老化や妊娠、分娩が原因となるり、骨盤底筋群を強化する筋力トレーニングを行う。軽い尿失禁であればこれで改善され、薬物療法も行われる。
切迫性尿失禁
膀胱が過敏状態で、トイレに行く前に漏れてしまう。
膀胱炎・過動性膀胱、虫垂神経疾患が原因となる。薬物療法が適応。
溢流性尿失禁
慢性的な尿閉で、残尿量が大量になると膀胱内圧が上昇して漏れ出す。
前立腺肥大・神経因性膀胱など尿が出にくくなる原因疾患が必ずあるため、この原因疾患の治療を行う。また、一時的な処置として導尿を行う。
反射性尿失禁
膀胱に尿が溜まると、尿意がないのに排尿が起こる。
中枢神経疾患・脊髄損傷が原因となるため、原因疾患の治療を行う。
機能性尿失禁
膀胱機能は正常だが、認知症や高齢によるADLの低下により、トイレに間に合わずに尿が漏れてしまう。

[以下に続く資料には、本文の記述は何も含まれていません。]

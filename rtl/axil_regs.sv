// axil_regs: AXI4-Lite control and status registers of the accelerator.
//
// Register map (byte offsets, 32-bit registers, see aco_pkg):
//   0x00 CTRL      [0] start (write 1 while idle), [1] done, [2] idle (read)
//   0x10 NUM_ANTS  0x14 NUM_ITERS  0x18 RHO (Q0.16 in [15:0])
//   0x1C T_SAMPLE (Q16.16 s)  0x20 WEIGHT = 1/(2 sigma^2) (Q16.16)  0x24 SEED
//   0x28 NSAMPLES, 0x2C BEST_FIT, 0x30 BEST_ITER          (read only)
//   0x40 + 8d LO_d, 0x44 + 8d HI_d                        (search bounds)
//   0x80 + 4d TAU_d, 0xA0 + 4d X_BEST_d                   (read only)
// `done` is set when the core finishes and cleared by the next start. Writes
// take address and data in the same handshake (AWREADY = WREADY, both high
// only when both valids are); one write and one read may be outstanding.
// Responses are always OKAY; unmapped reads return 0. WSTRB is ignored.
// The existence of an AXI-Lite control port follows the document; the map
// and the handshake details are this design's choices.
module axil_regs #(
  parameter int NUM_DIMS = 4,
  parameter int NSW      = 11
) (
  input  logic               clk,
  input  logic               rst_n,
  // AXI4-Lite slave
  input  logic [7:0]         s_axi_awaddr,
  input  logic               s_axi_awvalid,
  output logic               s_axi_awready,
  input  logic [31:0]        s_axi_wdata,
  input  logic [3:0]         s_axi_wstrb,
  input  logic               s_axi_wvalid,
  output logic               s_axi_wready,
  output logic [1:0]         s_axi_bresp,
  output logic               s_axi_bvalid,
  input  logic               s_axi_bready,
  input  logic [7:0]         s_axi_araddr,
  input  logic               s_axi_arvalid,
  output logic               s_axi_arready,
  output logic [31:0]        s_axi_rdata,
  output logic [1:0]         s_axi_rresp,
  output logic               s_axi_rvalid,
  input  logic               s_axi_rready,
  // to the core
  output aco_pkg::aco_cfg_t  cfg,
  output aco_pkg::theta_t    lo,
  output aco_pkg::theta_t    hi,
  output logic               ap_start,
  // from the core
  input  logic               core_idle,
  input  logic               core_done,
  input  logic [NSW-1:0]     nsamples,
  input  logic [31:0]        best_fit,
  input  logic [31:0]        best_iter,
  input  aco_pkg::theta_t    best_theta,
  input  logic [31:0]        tau [NUM_DIMS]
);
  import aco_pkg::*;

  logic done_flag;
  logic wr;

  assign wr            = s_axi_awvalid && s_axi_wvalid && !s_axi_bvalid;
  assign s_axi_awready = wr;
  assign s_axi_wready  = wr;
  assign s_axi_bresp   = 2'b00;
  assign s_axi_rresp   = 2'b00;
  assign s_axi_arready = !s_axi_rvalid;

  always_ff @(posedge clk or negedge rst_n) begin
    if (!rst_n) begin
      cfg          <= '0;
      lo           <= '{default: '0};
      hi           <= '{default: '0};
      ap_start     <= 1'b0;
      done_flag    <= 1'b0;
      s_axi_bvalid <= 1'b0;
    end else begin
      ap_start <= 1'b0;
      if (core_done) done_flag <= 1'b1;
      if (s_axi_bvalid && s_axi_bready) s_axi_bvalid <= 1'b0;
      if (wr) begin
        s_axi_bvalid <= 1'b1;
        unique case (s_axi_awaddr)
          REG_CTRL:      if (s_axi_wdata[0] && core_idle) begin
                           ap_start  <= 1'b1;
                           done_flag <= 1'b0;
                         end
          REG_NUM_ANTS:  cfg.num_ants  <= s_axi_wdata;
          REG_NUM_ITERS: cfg.num_iters <= s_axi_wdata;
          REG_RHO:       cfg.rho       <= s_axi_wdata[15:0];
          REG_T_SAMPLE:  cfg.t_sample  <= s_axi_wdata;
          REG_WEIGHT:    cfg.weight    <= s_axi_wdata;
          REG_SEED:      cfg.seed      <= s_axi_wdata;
          default: begin
            for (int d = 0; d < MAX_DIMS; d++) begin
              if (s_axi_awaddr == REG_LO_BASE + 8'(8*d)) lo[d] <= s_axi_wdata;
              if (s_axi_awaddr == REG_HI_BASE + 8'(8*d)) hi[d] <= s_axi_wdata;
            end
          end
        endcase
      end
    end
  end

  logic [31:0] rd_mux;
  always_comb begin
    rd_mux = '0;
    unique case (s_axi_araddr)
      REG_CTRL:      rd_mux = {29'd0, core_idle, done_flag, 1'b0};
      REG_NUM_ANTS:  rd_mux = cfg.num_ants;
      REG_NUM_ITERS: rd_mux = cfg.num_iters;
      REG_RHO:       rd_mux = {16'd0, cfg.rho};
      REG_T_SAMPLE:  rd_mux = cfg.t_sample;
      REG_WEIGHT:    rd_mux = cfg.weight;
      REG_SEED:      rd_mux = cfg.seed;
      REG_NSAMPLES:  rd_mux = 32'(nsamples);
      REG_BEST_FIT:  rd_mux = best_fit;
      REG_BEST_ITER: rd_mux = best_iter;
      default: begin
        for (int d = 0; d < MAX_DIMS; d++) begin
          if (s_axi_araddr == REG_LO_BASE + 8'(8*d))   rd_mux = lo[d];
          if (s_axi_araddr == REG_HI_BASE + 8'(8*d))   rd_mux = hi[d];
          if (s_axi_araddr == REG_BEST_BASE + 8'(4*d)) rd_mux = best_theta[d];
        end
        for (int d = 0; d < NUM_DIMS; d++)
          if (s_axi_araddr == REG_TAU_BASE + 8'(4*d)) rd_mux = tau[d];
      end
    endcase
  end

  always_ff @(posedge clk or negedge rst_n) begin
    if (!rst_n) begin
      s_axi_rvalid <= 1'b0;
      s_axi_rdata  <= '0;
    end else if (s_axi_arvalid && s_axi_arready) begin
      s_axi_rvalid <= 1'b1;
      s_axi_rdata  <= rd_mux;
    end else if (s_axi_rvalid && s_axi_rready) begin
      s_axi_rvalid <= 1'b0;
    end
  end
endmodule
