// tb_axil_regs: writes and reads back every configuration register, reads the
// status inputs through the map, and checks the start pulse (only while idle),
// the done flag (set by the core, cleared by start) and the response channels.
module tb_axil_regs;
  import aco_pkg::*;
  logic clk = 0, rst_n = 0;
  logic [7:0] s_axi_awaddr = 0, s_axi_araddr = 0;
  logic s_axi_awvalid = 0, s_axi_awready, s_axi_wvalid = 0, s_axi_wready;
  logic [31:0] s_axi_wdata = 0, s_axi_rdata;
  logic [3:0] s_axi_wstrb = 4'hF;
  logic [1:0] s_axi_bresp, s_axi_rresp;
  logic s_axi_bvalid, s_axi_bready = 1, s_axi_arvalid = 0, s_axi_arready, s_axi_rvalid, s_axi_rready = 1;
  aco_cfg_t cfg;
  theta_t lo, hi, best_theta;
  logic ap_start, core_idle = 1, core_done = 0;
  logic [10:0] nsamples = 0;
  logic [31:0] best_fit = 0, best_iter = 0;
  logic [31:0] tau [4];
  int checks = 0, failures = 0, starts = 0;

  axil_regs #(.NUM_DIMS(4), .NSW(11)) dut (.*);
  always #5 clk = ~clk;
  always @(posedge clk) if (ap_start) starts++;

  initial begin
    repeat (100000) @(posedge clk);
    failures++;
    $display("TB_RESULT checks=%0d failures=%0d", checks, failures);
    $finish;
  end

  task automatic chk(input bit ok, input string what);
    checks++;
    if (!ok) begin failures++; $display("FAIL %s", what); end
  endtask

  task automatic wr(input logic [7:0] a, input logic [31:0] d);
    @(negedge clk);
    s_axi_awaddr = a; s_axi_awvalid = 1; s_axi_wdata = d; s_axi_wvalid = 1;
    do @(posedge clk); while (!(s_axi_awready && s_axi_wready));
    @(negedge clk);
    s_axi_awvalid = 0; s_axi_wvalid = 0;
    chk(s_axi_bvalid && s_axi_bresp == 2'b00, "write response");
  endtask

  task automatic rd(input logic [7:0] a, output logic [31:0] d);
    @(negedge clk);
    s_axi_araddr = a; s_axi_arvalid = 1;
    do @(posedge clk); while (!s_axi_arready);
    @(negedge clk);
    s_axi_arvalid = 0;
    chk(s_axi_rvalid && s_axi_rresp == 2'b00, "read response");
    d = s_axi_rdata;
  endtask

  initial begin
    logic [31:0] v, r;
    logic [31:0] lov [6], hiv [6];
    repeat (3) @(posedge clk);
    rst_n = 1;
    for (int rep = 0; rep < 20; rep++) begin
      v = $urandom; wr(REG_NUM_ANTS, v);  rd(REG_NUM_ANTS, r);  chk(r == v && cfg.num_ants == v, "num_ants");
      v = $urandom; wr(REG_NUM_ITERS, v); rd(REG_NUM_ITERS, r); chk(r == v && cfg.num_iters == v, "num_iters");
      v = $urandom; wr(REG_RHO, v);       rd(REG_RHO, r);       chk(r == {16'd0, v[15:0]} && cfg.rho == v[15:0], "rho");
      v = $urandom; wr(REG_T_SAMPLE, v);  rd(REG_T_SAMPLE, r);  chk(r == v && cfg.t_sample == v, "t_sample");
      v = $urandom; wr(REG_WEIGHT, v);    rd(REG_WEIGHT, r);    chk(r == v && cfg.weight == v, "weight");
      v = $urandom; wr(REG_SEED, v);      rd(REG_SEED, r);      chk(r == v && cfg.seed == v, "seed");
      for (int d = 0; d < 6; d++) begin
        lov[d] = $urandom; hiv[d] = $urandom;
        wr(REG_LO_BASE + 8'(8 * d), lov[d]);
        wr(REG_HI_BASE + 8'(8 * d), hiv[d]);
      end
      for (int d = 0; d < 6; d++) begin
        rd(REG_LO_BASE + 8'(8 * d), r); chk(r == lov[d] && lo[d] == lov[d], "lo");
        rd(REG_HI_BASE + 8'(8 * d), r); chk(r == hiv[d] && hi[d] == hiv[d], "hi");
      end
      nsamples = 11'($urandom); best_fit = $urandom; best_iter = $urandom;
      for (int d = 0; d < 6; d++) best_theta[d] = $urandom;
      for (int d = 0; d < 4; d++) tau[d] = $urandom;
      rd(REG_NSAMPLES, r);  chk(r == 32'(nsamples), "nsamples");
      rd(REG_BEST_FIT, r);  chk(r == best_fit, "best_fit");
      rd(REG_BEST_ITER, r); chk(r == best_iter, "best_iter");
      for (int d = 0; d < 6; d++) begin rd(REG_BEST_BASE + 8'(4 * d), r); chk(r == best_theta[d], "x_best"); end
      for (int d = 0; d < 4; d++) begin rd(REG_TAU_BASE + 8'(4 * d), r); chk(r == tau[d], "tau"); end
      rd(8'hFC, r); chk(r == 0, "unmapped reads 0");
      // control: start while idle pulses once, start while busy does not
      starts = 0; core_idle = 1;
      wr(REG_CTRL, 32'd1);
      @(negedge clk);
      chk(starts == 1, "start pulse");
      core_idle = 0;
      rd(REG_CTRL, r); chk(r[2:1] == 2'b00, "busy, not done");
      wr(REG_CTRL, 32'd1);
      @(negedge clk);
      chk(starts == 1, "start ignored while busy");
      @(negedge clk); core_done = 1; @(negedge clk); core_done = 0; core_idle = 1;
      rd(REG_CTRL, r); chk(r[2:1] == 2'b11, "done and idle");
      rd(REG_CTRL, r); chk(r[1], "done stays set");
      wr(REG_CTRL, 32'd0);
      rd(REG_CTRL, r); chk(r[1], "writing 0 does not start or clear");
      chk(starts == 1, "no start on 0");
    end
    $display("TB_RESULT checks=%0d failures=%0d", checks, failures);
    $finish;
  end
endmodule
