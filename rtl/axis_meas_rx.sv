// axis_meas_rx: AXI4-Stream slave that loads the measurement record.
//
// Each 128-bit beat carries one measurement in its lower 96 bits:
// [31:0] bearing z(k) (Q3.29 rad), [63:32] own-ship x_o(k), [95:64] own-ship
// y_o(k) (Q24.8 m); bits [127:96] are ignored. `start` arms the receiver and
// clears the count; from the next clock TREADY is high and beat j is written to
// buffer word j. Beats beyond DEPTH are accepted and dropped. The beat with
// TLAST ends the record: TREADY falls and `done` pulses one clock later, with
// `count` holding the number of stored samples.
// The bus widths follow the document; the field order is this design's choice.
module axis_meas_rx #(
  parameter int DEPTH = 2048,
  localparam int AW   = $clog2(DEPTH)
) (
  input  logic          clk,
  input  logic          rst_n,
  input  logic          start,
  input  logic [127:0]  s_axis_tdata,
  input  logic          s_axis_tvalid,
  output logic          s_axis_tready,
  input  logic          s_axis_tlast,
  output logic          mem_we,
  output logic [AW-1:0] mem_waddr,
  output logic [95:0]   mem_wdata,
  output logic          done,
  output logic [AW:0]   count
);
  logic active;
  logic beat;

  assign s_axis_tready = active;
  assign beat          = active && s_axis_tvalid;
  assign mem_we        = beat && (count < (AW+1)'(DEPTH));
  assign mem_waddr     = count[AW-1:0];
  assign mem_wdata     = s_axis_tdata[95:0];

  always_ff @(posedge clk or negedge rst_n) begin
    if (!rst_n) begin
      active <= 1'b0;
      count  <= '0;
      done   <= 1'b0;
    end else begin
      done <= 1'b0;
      if (start && !active) begin
        active <= 1'b1;
        count  <= '0;
      end else if (beat) begin
        if (count < (AW+1)'(DEPTH)) count <= count + 1'b1;
        if (s_axis_tlast) begin
          active <= 1'b0;
          done   <= 1'b1;
        end
      end
    end
  end
endmodule
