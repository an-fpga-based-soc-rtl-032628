// tb_axis_meas_rx: streams records of random length with random TVALID gaps;
// checks every buffer write (address, lower 96 bits), that TREADY is low
// before start and after TLAST, the final count, the done pulse and that
// beats beyond DEPTH are dropped.
module tb_axis_meas_rx;
  localparam int DEPTH = 64;
  logic clk = 0, rst_n = 0, start = 0;
  logic [127:0] s_axis_tdata = 0;
  logic s_axis_tvalid = 0, s_axis_tready, s_axis_tlast = 0;
  logic mem_we, done;
  logic [5:0] mem_waddr;
  logic [95:0] mem_wdata;
  logic [6:0] count;
  logic [95:0] sent [$];
  int writes, checks = 0, failures = 0;

  axis_meas_rx #(.DEPTH(DEPTH)) dut (.*);
  always #5 clk = ~clk;

  initial begin
    repeat (100000) @(posedge clk);
    failures++;
    $display("TB_RESULT checks=%0d failures=%0d", checks, failures);
    $finish;
  end

  always @(posedge clk) if (rst_n && mem_we) begin
    checks++;
    if (mem_waddr != 6'(writes) || mem_wdata !== sent[writes]) begin
      failures++;
      $display("FAIL write %0d addr %0d data %h", writes, mem_waddr, mem_wdata);
    end
    writes++;
  end

  initial begin
    int len, gotdone;
    repeat (3) @(posedge clk);
    rst_n = 1;
    @(negedge clk);
    checks++;
    if (s_axis_tready) begin failures++; $display("FAIL ready before start"); end
    for (int rec = 0; rec < 40; rec++) begin
      len = (rec == 0) ? 1 : (rec == 1) ? DEPTH + 5 : $urandom_range(1, DEPTH);
      sent.delete(); writes = 0; gotdone = 0;
      @(negedge clk); start = 1;
      @(negedge clk); start = 0;
      for (int b = 0; b < len; b++) begin
        while ($urandom_range(0, 2) == 0) begin
          s_axis_tvalid = 0;
          @(negedge clk);
          if (done) gotdone++;
        end
        s_axis_tvalid = 1;
        s_axis_tdata = {$urandom, $urandom, $urandom, $urandom};
        s_axis_tlast = (b == len - 1);
        if (b < DEPTH) sent.push_back(s_axis_tdata[95:0]);
        checks++;
        if (!s_axis_tready) begin failures++; $display("FAIL not ready"); end
        @(negedge clk);
        if (done) gotdone++;
      end
      s_axis_tvalid = 0; s_axis_tlast = 0;
      checks += 4;
      if (s_axis_tready) begin failures++; $display("FAIL ready after last"); end
      if (gotdone != 1) begin failures++; $display("FAIL done count %0d", gotdone); end
      if (int'(count) != ((len > DEPTH) ? DEPTH : len)) begin failures++; $display("FAIL count %0d len %0d", count, len); end
      if (writes != ((len > DEPTH) ? DEPTH : len)) begin failures++; $display("FAIL writes %0d", writes); end
      repeat (2) @(negedge clk);
    end
    $display("TB_RESULT checks=%0d failures=%0d", checks, failures);
    $finish;
  end
endmodule
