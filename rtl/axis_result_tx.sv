// axis_result_tx: AXI4-Stream master (64 bits) that returns the estimate.
//
// Each beat carries two 32-bit outputs. For NUM_DIMS searched parameters it
// sends ceil(NUM_DIMS/2) beats {x_best[2b+1], x_best[2b]} (low word first
// dimension) and a final beat {best_iter, best_fit} with TLAST. `start`
// captures the values; beats follow from the next clock, one per clock while
// TREADY is high. `done` pulses in the clock after the last beat is accepted.
// TDATA and TLAST stay stable while TVALID waits for TREADY (asserted below).
// The 64-bit width follows the document; the beat contents are this design's
// choice.
module axis_result_tx #(
  parameter int NUM_DIMS = 4,
  localparam int NBEATS  = (NUM_DIMS + 1) / 2 + 1
) (
  input  logic              clk,
  input  logic              rst_n,
  input  logic              start,
  input  aco_pkg::theta_t   best_theta,
  input  logic [31:0]       best_fit,
  input  logic [31:0]       best_iter,
  output logic [63:0]       m_axis_tdata,
  output logic              m_axis_tvalid,
  input  logic              m_axis_tready,
  output logic              m_axis_tlast,
  output logic              done
);
  logic [63:0] beats [NBEATS];
  logic [$clog2(NBEATS+1)-1:0] idx;

  always_ff @(posedge clk or negedge rst_n) begin
    if (!rst_n) begin
      m_axis_tvalid <= 1'b0;
      idx           <= '0;
      done          <= 1'b0;
      beats         <= '{default: '0};
    end else begin
      done <= 1'b0;
      if (start && !m_axis_tvalid) begin
        for (int b = 0; b < NBEATS - 1; b++) begin
          beats[b][31:0]  <= best_theta[2*b];
          beats[b][63:32] <= (2*b + 1 < NUM_DIMS) ? best_theta[2*b+1] : 32'd0;
        end
        beats[NBEATS-1] <= {best_iter, best_fit};
        idx             <= '0;
        m_axis_tvalid   <= 1'b1;
      end else if (m_axis_tvalid && m_axis_tready) begin
        if (32'(idx) == NBEATS - 1) begin
          m_axis_tvalid <= 1'b0;
          done          <= 1'b1;
        end else begin
          idx <= idx + 1'b1;
        end
      end
    end
  end

  assign m_axis_tdata = beats[idx];
  assign m_axis_tlast = (32'(idx) == NBEATS - 1);

  a_hold: assert property (@(posedge clk) disable iff (!rst_n)
    m_axis_tvalid && !m_axis_tready |=> m_axis_tvalid && $stable(m_axis_tdata) && $stable(m_axis_tlast));
endmodule
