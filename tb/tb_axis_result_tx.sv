// tb_axis_result_tx: sends random results under random TREADY back-pressure
// for four and six parameters; checks beat contents and order, TLAST only on
// the last beat, data held while stalled and the done pulse.
module tb_axis_result_tx;
  import aco_pkg::*;
  logic clk = 0, rst_n = 0, start = 0;
  theta_t best_theta;
  logic [31:0] best_fit = 0, best_iter = 0;
  logic [63:0] td4, td6;
  logic tv4, tv6, tl4, tl6, done4, done6;
  logic m_axis_tready = 0;
  int checks = 0, failures = 0;

  axis_result_tx #(.NUM_DIMS(4)) u4 (.clk, .rst_n, .start, .best_theta, .best_fit, .best_iter,
    .m_axis_tdata(td4), .m_axis_tvalid(tv4), .m_axis_tready, .m_axis_tlast(tl4), .done(done4));
  axis_result_tx #(.NUM_DIMS(6)) u6 (.clk, .rst_n, .start, .best_theta, .best_fit, .best_iter,
    .m_axis_tdata(td6), .m_axis_tvalid(tv6), .m_axis_tready, .m_axis_tlast(tl6), .done(done6));
  always #5 clk = ~clk;

  initial begin
    repeat (100000) @(posedge clk);
    failures++;
    $display("TB_RESULT checks=%0d failures=%0d", checks, failures);
    $finish;
  end

  logic [63:0] exp4 [3], exp6 [4];
  int i4, i6, nd4, nd6, stalls;

  always @(posedge clk) if (rst_n) begin
    if (tv4 && m_axis_tready) begin
      checks += 2;
      if (td4 !== exp4[i4]) begin failures++; $display("FAIL nd4 beat %0d %h exp %h", i4, td4, exp4[i4]); end
      if (tl4 !== (i4 == 2)) begin failures++; $display("FAIL nd4 tlast"); end
      i4++;
    end
    if (tv6 && m_axis_tready) begin
      checks += 2;
      if (td6 !== exp6[i6]) begin failures++; $display("FAIL nd6 beat %0d %h exp %h", i6, td6, exp6[i6]); end
      if (tl6 !== (i6 == 3)) begin failures++; $display("FAIL nd6 tlast"); end
      i6++;
    end
    if (tv4 && !m_axis_tready) stalls++;
    if (done4) nd4++;
    if (done6) nd6++;
  end

  initial begin
    repeat (3) @(posedge clk);
    rst_n = 1;
    for (int r = 0; r < 200; r++) begin
      @(negedge clk);
      for (int d = 0; d < MAX_DIMS; d++) best_theta[d] = $urandom;
      best_fit = $urandom; best_iter = $urandom;
      exp4 = '{{best_theta[1], best_theta[0]}, {best_theta[3], best_theta[2]}, {best_iter, best_fit}};
      exp6 = '{{best_theta[1], best_theta[0]}, {best_theta[3], best_theta[2]}, {best_theta[5], best_theta[4]}, {best_iter, best_fit}};
      i4 = 0; i6 = 0; nd4 = 0; nd6 = 0;
      start = 1;
      @(negedge clk); start = 0;
      for (int d = 0; d < MAX_DIMS; d++) best_theta[d] = $urandom;   // must have been captured
      for (int c = 0; c < 60; c++) begin
        m_axis_tready = ($urandom_range(0, 2) != 0);
        @(negedge clk);
      end
      m_axis_tready = 0;
      checks += 4;
      if (i4 != 3 || i6 != 4) begin failures++; $display("FAIL beats %0d %0d", i4, i6); end
      if (nd4 != 1 || nd6 != 1) begin failures++; $display("FAIL done %0d %0d", nd4, nd6); end
      if (tv4 || tv6) begin failures++; $display("FAIL valid left high"); end
      if (r == 199 && stalls == 0) begin failures++; $display("FAIL no stall seen"); end
    end
    $display("TB_RESULT checks=%0d failures=%0d", checks, failures);
    $finish;
  end
endmodule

この場合は、介護や生活環境の見直しを行い、周りの介護者とともに取り組んでいく必要がある。
検査
チェーン膀胱造影検査
造影剤と同時に尿道からチェーンを挿入し、膀胱と尿道の形態を評価する検査。
腹圧性尿失禁の診断に行われる。
パッドテスト
500mlの水を飲んだ後に、尿パットを装着した状態で腹圧のかかる動作を一時間行い、前後のパッドの重さで失禁量を図るテスト。
尿失禁の重症度を判定できる。
尿流動態検査
膀胱にカテーテルを挿入し、生理食塩水を膀胱に注入し、排膀胱に尿が溜まった状態や、排尿時の状態や膀胱機能を観察し、排尿障害の診断を行う。